While I was reading, a wasp hovered briefly above my book and it reminded me to check out the guttering above my lad’s bedroom. I’d noticed that wasps were nesting in there some months back and I looked now to see if they’d since departed.

No – there was still some activity up there. We are in October, surely they’ll have to leave soon. Maybe sooner than they think.

Roaming In Rome, Connecting In Retrospect

What a difference a bit of sunshine makes to our locked-down spirits!

I sat a while in our town centre gardens, drinking a coffee while watching people come and go. It was almost, almost, like the world before, when nothing impinged on our intentions and freedom other than schedules and finance.

The new warmth took me back even further, to around 2006, when I was in Rome. I would get up early and after showering go for a walk along the Tiber. Along the way I’d call for a bottle of water from a small shop that I knew of, tucked away down a small backstreet, that was championed by the locals as it didn’t charge the inflated prices that the others inflicted upon we tourists.

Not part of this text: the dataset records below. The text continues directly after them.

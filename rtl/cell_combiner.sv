// cell_combiner: the shell's cell combiner.
//
// Merges the output streams of the cryptographic modules back into the single
// cell stream for the output physical I/O. A round-robin choice among the
// modules with a finished cell keeps every module moving; since each
// connection is served by one module, cells of a connection stay in order
// (cells of different connections may be interleaved differently than they
// arrived, as an ATM switch may). The arbitration is this implementation's
// choice.
//
// Timing: combinational data path, one cell per cycle; the round-robin pointer
// moves after each transfer.
module cell_combiner
  import atm_pkg::*;
#(
  parameter int N_IN = 2
) (
  input  logic             clk,
  input  logic             rst_n,
  input  logic [N_IN-1:0]  in_valid,
  output logic [N_IN-1:0]  in_ready,
  input  cell_t            in_cell [N_IN],
  output logic             out_valid,
  input  logic             out_ready,
  output cell_t            out_cell
);
  localparam int PW = (N_IN > 1) ? $clog2(N_IN) : 1;

  logic [PW-1:0] last;    // input served most recently
  logic [PW-1:0] grant;
  logic          any;

  always_comb begin
    any   = 1'b0;
    grant = last;
    for (int k = 1; k <= N_IN; k++) begin
      if (!any && in_valid[(int'(last) + k) % N_IN]) begin
        any   = 1'b1;
        grant = PW'((int'(last) + k) % N_IN);
      end
    end
  end

  assign out_valid = any;
  assign out_cell  = in_cell[grant];
  always_comb begin
    in_ready = '0;
    in_ready[grant] = any && out_ready;
  end

  always_ff @(posedge clk or negedge rst_n) begin
    if (!rst_n) last <= PW'(N_IN - 1);
    else if (any && out_ready) last <= grant;
  end
endmodule
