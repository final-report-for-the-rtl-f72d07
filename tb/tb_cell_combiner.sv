// tb_cell_combiner: merging the cryptographic modules' outputs.
//
// Three inputs offer numbered cells at random, the output accepts at random.
// Checks that every cell comes out once, in order per input, that only the
// granted input sees ready, and that with all inputs waiting the grant
// rotates (no input is served twice while another waits).
//
// The expected values come from the reference models in tb_model_pkg or from
// simple models in this file; the stimulus and its sizes are this test's own
// choices.
module tb_cell_combiner;
  import atm_pkg::*;
  localparam int N = 3;
  logic clk = 0, rst_n = 0;
  logic [N-1:0] in_valid = '0, in_ready;
  cell_t in_cell [N];
  logic out_valid, out_ready = 1;
  cell_t out_cell;
  int checks = 0, failures = 0, fair_checks = 0;
  int sent [N] = '{default: 0};
  int recv [N] = '{default: 0};
  int last_served = -1;

  cell_combiner #(.N_IN(N)) dut (.*);
  always #5 clk = ~clk;

  function automatic cell_t mk(input int src, input int seq);
    cell_t c;
    c = '0;
    c.hdr.vci = 16'(src);
    c.payload[31:0] = seq;
    return c;
  endfunction

  always @(posedge clk) if (rst_n && out_valid && out_ready) begin
    int src;
    src = int'(out_cell.hdr.vci);
    checks++;
    if (src >= N || !in_ready[src] || $countones(in_ready) != 1) begin
      failures++; $display("FAIL: grant");
    end else begin
      checks++;
      if (int'(out_cell.payload[31:0]) != recv[src]) begin failures++; $display("FAIL: order"); end
      recv[src]++;
      if (in_valid == '1 && last_served >= 0) begin
        fair_checks++; checks++;
        if (src != (last_served + 1) % N) begin failures++; $display("FAIL: rotation"); end
      end
      last_served = src;
    end
  end

  for (genvar i = 0; i < N; i++) begin : g_src
    initial begin
      wait (rst_n);
      for (int s = 0; s < 100; s++) begin
        @(negedge clk);
        in_valid[i] = 1; in_cell[i] = mk(i, s);
        @(posedge clk); while (!in_ready[i]) @(posedge clk);
        sent[i]++;
        @(negedge clk);
        in_valid[i] = (i == 0) ? 1'b0 : in_valid[i];
      end
      @(negedge clk); in_valid[i] = 0;
    end
  end

  always @(negedge clk) out_ready <= $urandom_range(0, 3) != 0;

  initial begin
    repeat (2) @(posedge clk);
    rst_n <= 1;
    wait (sent[0] == 100 && sent[1] == 100 && sent[2] == 100);
    repeat (3) @(posedge clk);
    for (int i = 0; i < N; i++) begin
      checks++;
      if (recv[i] != 100) begin failures++; $display("FAIL: input %0d delivered %0d", i, recv[i]); end
    end
    checks++;
    if (fair_checks == 0) begin failures++; $display("FAIL: never all waiting"); end
    $display("TB_RESULT checks=%0d failures=%0d", checks, failures);
    $finish;
  end

  initial begin
    repeat (20000) @(posedge clk);
    failures++;
    $display("TB_RESULT checks=%0d failures=%0d", checks, failures);
    $finish;
  end
endmodule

I would loop a route back round to take in Peter and Paul in St.Peter’s Square, up there high on their pedestals, before the crowds arrived with their clicking cameras and eager eyes. As the day wore on, with the sun well on its way to reach its zenith, there were no shortage of churches that I could choose from to seek respite in their cool stone shade.

It was on one of those days, easy and long, that I was sat having a beer next to the Colosseum when my wife messaged to inform me that the girl we fostered had shaved off her eyebrows!

Talk about being hooked right back into the ‘real’ world back home.

It’s funny how different places bring different memories, small connections that lead into each other over time. Hopefully soon there will be new places offering new memories and connections to be made down the line.

Anyway, that particular memory found a home in my second poetry collection In Brigantia, born of a conversation with one girl that made a connection with the recollection of another.